> [Your goal] All lines containing the string "time" must be copied from the entries.

> [Data to process]
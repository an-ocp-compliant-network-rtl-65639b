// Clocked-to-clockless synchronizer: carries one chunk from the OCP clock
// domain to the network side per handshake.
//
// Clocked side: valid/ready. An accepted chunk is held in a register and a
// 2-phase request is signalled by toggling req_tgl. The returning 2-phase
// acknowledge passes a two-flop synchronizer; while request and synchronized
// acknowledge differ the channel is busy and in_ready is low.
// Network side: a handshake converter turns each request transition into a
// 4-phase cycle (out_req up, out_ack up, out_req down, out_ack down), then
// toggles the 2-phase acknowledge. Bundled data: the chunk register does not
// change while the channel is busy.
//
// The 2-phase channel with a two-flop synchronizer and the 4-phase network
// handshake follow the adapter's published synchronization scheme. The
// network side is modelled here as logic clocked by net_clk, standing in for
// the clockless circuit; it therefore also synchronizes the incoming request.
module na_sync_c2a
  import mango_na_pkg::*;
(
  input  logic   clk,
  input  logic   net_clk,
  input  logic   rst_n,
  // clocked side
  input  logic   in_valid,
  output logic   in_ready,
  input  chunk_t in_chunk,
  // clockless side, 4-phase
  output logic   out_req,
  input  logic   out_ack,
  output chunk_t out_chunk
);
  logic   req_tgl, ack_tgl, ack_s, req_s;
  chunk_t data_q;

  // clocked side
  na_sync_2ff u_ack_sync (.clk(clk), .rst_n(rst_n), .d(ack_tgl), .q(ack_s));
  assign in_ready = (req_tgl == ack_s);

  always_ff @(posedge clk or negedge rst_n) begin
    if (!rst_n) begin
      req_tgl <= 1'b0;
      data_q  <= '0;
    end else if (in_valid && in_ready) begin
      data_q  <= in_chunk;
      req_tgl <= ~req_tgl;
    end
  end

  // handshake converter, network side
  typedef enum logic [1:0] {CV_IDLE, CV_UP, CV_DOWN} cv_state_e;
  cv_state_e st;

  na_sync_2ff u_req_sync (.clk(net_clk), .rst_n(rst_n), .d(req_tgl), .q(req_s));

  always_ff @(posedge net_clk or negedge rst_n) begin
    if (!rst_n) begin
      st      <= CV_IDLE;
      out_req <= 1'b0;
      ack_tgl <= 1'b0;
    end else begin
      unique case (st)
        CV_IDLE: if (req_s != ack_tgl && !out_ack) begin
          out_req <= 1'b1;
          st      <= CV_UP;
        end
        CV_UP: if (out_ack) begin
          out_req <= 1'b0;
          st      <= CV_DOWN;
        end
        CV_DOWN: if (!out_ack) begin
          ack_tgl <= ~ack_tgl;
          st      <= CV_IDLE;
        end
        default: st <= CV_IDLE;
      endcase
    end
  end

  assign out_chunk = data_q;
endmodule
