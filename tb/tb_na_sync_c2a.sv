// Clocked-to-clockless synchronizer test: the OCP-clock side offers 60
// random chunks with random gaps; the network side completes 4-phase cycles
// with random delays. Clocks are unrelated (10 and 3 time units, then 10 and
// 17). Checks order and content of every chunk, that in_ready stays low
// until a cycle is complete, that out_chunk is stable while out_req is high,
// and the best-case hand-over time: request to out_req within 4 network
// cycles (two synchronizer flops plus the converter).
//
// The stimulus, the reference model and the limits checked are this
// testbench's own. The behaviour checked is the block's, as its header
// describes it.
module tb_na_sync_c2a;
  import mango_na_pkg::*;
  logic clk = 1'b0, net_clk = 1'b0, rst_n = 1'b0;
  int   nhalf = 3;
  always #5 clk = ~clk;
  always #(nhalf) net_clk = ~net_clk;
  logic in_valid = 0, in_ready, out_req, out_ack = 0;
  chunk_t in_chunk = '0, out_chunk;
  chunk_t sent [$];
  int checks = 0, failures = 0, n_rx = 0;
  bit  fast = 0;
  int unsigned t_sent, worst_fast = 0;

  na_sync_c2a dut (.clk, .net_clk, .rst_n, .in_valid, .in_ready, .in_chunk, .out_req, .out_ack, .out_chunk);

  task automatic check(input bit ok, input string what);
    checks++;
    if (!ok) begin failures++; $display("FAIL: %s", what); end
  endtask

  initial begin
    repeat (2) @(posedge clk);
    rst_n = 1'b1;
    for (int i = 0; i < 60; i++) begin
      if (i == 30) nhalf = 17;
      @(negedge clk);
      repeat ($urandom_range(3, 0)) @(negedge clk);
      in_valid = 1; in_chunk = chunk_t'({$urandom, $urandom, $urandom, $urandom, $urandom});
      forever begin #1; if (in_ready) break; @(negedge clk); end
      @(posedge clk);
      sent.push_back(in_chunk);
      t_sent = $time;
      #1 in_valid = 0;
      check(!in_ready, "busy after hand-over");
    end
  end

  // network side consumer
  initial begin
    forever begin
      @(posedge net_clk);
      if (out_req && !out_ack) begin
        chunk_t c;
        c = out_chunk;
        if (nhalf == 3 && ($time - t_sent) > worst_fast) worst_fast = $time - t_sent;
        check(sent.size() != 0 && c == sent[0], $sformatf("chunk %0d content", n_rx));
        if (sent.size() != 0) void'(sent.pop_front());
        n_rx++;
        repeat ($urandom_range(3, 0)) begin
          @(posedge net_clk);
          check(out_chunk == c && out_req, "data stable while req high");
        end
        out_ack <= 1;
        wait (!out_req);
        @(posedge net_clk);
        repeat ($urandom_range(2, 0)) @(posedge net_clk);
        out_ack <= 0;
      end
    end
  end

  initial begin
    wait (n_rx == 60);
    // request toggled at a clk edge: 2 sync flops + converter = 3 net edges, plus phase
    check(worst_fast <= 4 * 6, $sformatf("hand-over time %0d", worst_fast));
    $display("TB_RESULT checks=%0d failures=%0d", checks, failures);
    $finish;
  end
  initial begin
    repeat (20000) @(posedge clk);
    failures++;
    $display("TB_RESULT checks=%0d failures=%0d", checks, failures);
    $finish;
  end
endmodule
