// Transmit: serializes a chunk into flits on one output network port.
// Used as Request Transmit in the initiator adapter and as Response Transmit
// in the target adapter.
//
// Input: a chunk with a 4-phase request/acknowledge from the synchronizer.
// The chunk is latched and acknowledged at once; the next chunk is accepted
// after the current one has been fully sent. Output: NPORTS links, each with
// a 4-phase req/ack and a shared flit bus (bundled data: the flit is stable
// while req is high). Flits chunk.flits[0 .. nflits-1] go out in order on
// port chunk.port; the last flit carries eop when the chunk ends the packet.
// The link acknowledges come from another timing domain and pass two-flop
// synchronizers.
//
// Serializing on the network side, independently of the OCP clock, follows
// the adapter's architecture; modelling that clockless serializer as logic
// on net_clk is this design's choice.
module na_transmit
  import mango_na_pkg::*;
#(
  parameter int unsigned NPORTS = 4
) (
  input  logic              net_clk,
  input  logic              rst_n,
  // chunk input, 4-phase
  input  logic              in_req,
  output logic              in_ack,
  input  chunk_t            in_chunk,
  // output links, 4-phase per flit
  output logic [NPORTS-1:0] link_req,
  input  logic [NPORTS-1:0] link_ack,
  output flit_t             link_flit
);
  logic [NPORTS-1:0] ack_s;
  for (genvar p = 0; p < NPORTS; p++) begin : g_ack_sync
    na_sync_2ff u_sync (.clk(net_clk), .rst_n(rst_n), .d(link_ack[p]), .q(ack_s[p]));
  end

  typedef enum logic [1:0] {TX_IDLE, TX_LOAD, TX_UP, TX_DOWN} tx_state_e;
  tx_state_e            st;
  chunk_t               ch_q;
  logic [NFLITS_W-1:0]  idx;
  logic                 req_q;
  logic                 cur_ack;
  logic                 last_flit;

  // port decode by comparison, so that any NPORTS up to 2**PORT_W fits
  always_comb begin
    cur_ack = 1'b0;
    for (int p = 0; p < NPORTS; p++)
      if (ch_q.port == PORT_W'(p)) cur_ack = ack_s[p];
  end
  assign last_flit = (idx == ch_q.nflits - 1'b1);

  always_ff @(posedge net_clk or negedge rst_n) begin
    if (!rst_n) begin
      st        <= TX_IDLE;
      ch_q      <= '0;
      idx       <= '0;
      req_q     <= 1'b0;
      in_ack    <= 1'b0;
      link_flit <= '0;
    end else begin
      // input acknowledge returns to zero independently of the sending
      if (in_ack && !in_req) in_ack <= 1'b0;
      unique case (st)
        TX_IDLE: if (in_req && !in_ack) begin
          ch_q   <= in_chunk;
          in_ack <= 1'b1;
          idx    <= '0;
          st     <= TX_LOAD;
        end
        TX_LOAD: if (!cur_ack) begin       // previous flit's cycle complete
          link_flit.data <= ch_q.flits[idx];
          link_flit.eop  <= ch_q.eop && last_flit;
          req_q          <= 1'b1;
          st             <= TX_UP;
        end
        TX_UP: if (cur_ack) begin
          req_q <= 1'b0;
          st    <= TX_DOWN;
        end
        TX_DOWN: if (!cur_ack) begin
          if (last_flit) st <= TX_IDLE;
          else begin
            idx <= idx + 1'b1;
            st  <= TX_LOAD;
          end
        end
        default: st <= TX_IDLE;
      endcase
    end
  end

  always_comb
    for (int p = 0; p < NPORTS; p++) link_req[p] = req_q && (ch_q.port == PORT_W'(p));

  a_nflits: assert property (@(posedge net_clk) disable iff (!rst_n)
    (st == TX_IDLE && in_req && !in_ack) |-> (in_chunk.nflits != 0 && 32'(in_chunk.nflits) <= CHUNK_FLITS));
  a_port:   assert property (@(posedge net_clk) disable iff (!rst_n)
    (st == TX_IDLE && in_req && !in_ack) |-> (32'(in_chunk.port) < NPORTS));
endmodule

---

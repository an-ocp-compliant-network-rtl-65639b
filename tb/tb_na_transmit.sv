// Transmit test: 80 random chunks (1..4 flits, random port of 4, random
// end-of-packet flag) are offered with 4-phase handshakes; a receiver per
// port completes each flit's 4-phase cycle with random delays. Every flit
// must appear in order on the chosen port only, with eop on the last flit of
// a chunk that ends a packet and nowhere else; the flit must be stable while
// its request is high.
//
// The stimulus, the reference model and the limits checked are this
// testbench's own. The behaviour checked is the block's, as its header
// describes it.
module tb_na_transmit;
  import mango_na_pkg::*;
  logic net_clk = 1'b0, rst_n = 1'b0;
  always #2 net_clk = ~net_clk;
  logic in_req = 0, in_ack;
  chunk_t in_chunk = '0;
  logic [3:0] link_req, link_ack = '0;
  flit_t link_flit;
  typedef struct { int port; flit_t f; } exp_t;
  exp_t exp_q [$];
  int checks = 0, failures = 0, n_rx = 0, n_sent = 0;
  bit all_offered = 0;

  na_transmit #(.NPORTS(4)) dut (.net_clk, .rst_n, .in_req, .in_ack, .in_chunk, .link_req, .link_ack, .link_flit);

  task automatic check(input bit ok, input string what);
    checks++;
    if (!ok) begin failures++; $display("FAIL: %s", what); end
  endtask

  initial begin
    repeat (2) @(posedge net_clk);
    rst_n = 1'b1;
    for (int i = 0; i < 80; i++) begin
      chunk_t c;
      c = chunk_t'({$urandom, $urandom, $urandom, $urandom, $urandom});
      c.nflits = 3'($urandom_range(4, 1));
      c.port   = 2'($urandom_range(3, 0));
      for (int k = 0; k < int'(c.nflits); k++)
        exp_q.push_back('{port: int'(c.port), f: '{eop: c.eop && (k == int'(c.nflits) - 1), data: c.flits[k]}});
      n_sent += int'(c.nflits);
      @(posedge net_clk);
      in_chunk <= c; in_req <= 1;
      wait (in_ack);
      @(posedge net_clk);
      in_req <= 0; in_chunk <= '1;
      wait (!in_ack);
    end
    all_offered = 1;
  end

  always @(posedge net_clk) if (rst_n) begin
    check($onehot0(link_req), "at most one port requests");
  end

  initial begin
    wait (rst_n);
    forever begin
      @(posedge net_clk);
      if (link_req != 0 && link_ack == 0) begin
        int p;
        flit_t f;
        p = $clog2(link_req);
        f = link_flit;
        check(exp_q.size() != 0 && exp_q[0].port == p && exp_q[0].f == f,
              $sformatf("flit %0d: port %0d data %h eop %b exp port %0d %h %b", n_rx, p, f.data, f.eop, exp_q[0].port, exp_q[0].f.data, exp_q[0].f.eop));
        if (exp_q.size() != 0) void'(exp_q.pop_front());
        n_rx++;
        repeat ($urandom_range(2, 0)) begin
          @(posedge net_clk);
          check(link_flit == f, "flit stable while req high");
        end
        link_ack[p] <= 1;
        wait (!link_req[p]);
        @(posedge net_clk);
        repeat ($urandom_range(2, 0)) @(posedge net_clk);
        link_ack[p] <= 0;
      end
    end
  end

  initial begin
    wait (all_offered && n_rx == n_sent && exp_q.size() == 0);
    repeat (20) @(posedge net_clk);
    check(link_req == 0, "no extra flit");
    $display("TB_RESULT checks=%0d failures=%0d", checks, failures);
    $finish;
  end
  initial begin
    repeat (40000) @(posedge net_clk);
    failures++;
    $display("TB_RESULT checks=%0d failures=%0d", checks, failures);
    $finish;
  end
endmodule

==

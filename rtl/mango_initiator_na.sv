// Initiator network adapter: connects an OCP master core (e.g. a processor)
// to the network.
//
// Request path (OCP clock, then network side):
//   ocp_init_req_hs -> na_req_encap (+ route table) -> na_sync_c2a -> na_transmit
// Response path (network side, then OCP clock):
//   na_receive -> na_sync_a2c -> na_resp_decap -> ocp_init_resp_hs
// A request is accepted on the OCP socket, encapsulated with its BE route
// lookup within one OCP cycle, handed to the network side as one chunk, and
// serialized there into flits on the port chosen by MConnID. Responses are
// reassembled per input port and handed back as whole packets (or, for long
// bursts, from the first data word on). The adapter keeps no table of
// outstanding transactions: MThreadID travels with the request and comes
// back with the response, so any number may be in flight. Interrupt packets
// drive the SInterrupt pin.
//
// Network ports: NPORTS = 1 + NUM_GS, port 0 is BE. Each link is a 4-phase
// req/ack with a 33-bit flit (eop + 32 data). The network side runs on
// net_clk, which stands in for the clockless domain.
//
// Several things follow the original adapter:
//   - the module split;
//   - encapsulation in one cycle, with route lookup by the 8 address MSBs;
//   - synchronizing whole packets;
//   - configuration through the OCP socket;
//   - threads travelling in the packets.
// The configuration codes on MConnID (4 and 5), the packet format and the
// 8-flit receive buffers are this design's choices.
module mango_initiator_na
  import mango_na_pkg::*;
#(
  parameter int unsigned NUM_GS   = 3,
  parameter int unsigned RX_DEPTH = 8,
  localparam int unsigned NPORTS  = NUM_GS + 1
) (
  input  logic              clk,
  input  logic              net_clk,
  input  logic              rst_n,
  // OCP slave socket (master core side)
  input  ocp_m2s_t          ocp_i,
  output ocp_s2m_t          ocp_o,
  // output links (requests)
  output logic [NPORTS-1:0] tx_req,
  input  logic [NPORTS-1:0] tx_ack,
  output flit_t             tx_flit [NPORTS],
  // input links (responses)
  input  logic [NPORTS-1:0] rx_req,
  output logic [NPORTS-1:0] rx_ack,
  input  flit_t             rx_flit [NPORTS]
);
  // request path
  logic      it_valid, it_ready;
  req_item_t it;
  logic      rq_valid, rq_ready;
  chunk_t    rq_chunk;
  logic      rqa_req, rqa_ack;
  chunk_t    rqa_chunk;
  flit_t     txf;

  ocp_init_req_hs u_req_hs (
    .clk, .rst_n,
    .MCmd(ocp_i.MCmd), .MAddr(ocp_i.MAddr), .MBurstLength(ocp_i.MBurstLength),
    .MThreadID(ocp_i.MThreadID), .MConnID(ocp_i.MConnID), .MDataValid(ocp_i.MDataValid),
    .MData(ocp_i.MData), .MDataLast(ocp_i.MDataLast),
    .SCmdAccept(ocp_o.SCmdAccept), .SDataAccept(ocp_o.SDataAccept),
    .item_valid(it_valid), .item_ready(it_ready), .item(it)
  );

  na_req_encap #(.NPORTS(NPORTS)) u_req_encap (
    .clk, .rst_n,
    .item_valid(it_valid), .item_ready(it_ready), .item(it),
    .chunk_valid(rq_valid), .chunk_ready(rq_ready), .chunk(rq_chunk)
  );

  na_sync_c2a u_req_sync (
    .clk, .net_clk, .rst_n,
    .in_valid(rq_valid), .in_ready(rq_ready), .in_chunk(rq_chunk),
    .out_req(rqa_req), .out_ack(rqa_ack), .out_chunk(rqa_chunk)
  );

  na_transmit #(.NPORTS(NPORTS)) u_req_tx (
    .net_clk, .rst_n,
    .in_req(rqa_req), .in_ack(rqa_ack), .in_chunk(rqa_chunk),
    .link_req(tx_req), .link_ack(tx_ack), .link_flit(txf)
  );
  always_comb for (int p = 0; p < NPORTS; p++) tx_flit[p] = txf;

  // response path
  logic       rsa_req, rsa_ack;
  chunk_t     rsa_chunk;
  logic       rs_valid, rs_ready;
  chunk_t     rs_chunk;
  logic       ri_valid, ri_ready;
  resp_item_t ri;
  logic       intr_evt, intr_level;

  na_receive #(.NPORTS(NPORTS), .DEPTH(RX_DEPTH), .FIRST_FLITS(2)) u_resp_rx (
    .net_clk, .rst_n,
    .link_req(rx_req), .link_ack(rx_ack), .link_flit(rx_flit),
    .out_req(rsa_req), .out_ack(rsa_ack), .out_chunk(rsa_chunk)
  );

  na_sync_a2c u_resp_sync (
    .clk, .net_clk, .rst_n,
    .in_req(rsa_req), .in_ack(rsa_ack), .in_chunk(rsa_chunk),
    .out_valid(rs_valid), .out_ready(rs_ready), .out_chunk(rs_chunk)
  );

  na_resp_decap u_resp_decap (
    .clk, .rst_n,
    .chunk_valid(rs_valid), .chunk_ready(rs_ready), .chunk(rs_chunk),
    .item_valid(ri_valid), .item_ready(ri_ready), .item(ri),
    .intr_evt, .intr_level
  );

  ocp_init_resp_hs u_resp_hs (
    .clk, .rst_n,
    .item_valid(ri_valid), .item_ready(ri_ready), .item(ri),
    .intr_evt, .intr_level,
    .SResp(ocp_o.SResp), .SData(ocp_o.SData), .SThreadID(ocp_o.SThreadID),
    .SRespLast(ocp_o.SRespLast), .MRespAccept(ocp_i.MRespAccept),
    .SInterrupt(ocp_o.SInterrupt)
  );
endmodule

> [Solution for this problem]
// with random delays. Clocks are unrelated (10 and 3 time units, then 10 and
// and the best-case hand-over time: request to out_req within 4 network
      t_sent = $time;
        if (nhalf == 3 && ($time - t_sent) > worst_fast) worst_fast = $time - t_sent;
    check(worst_fast <= 4 * 6, $sformatf("hand-over time %0d", worst_fast));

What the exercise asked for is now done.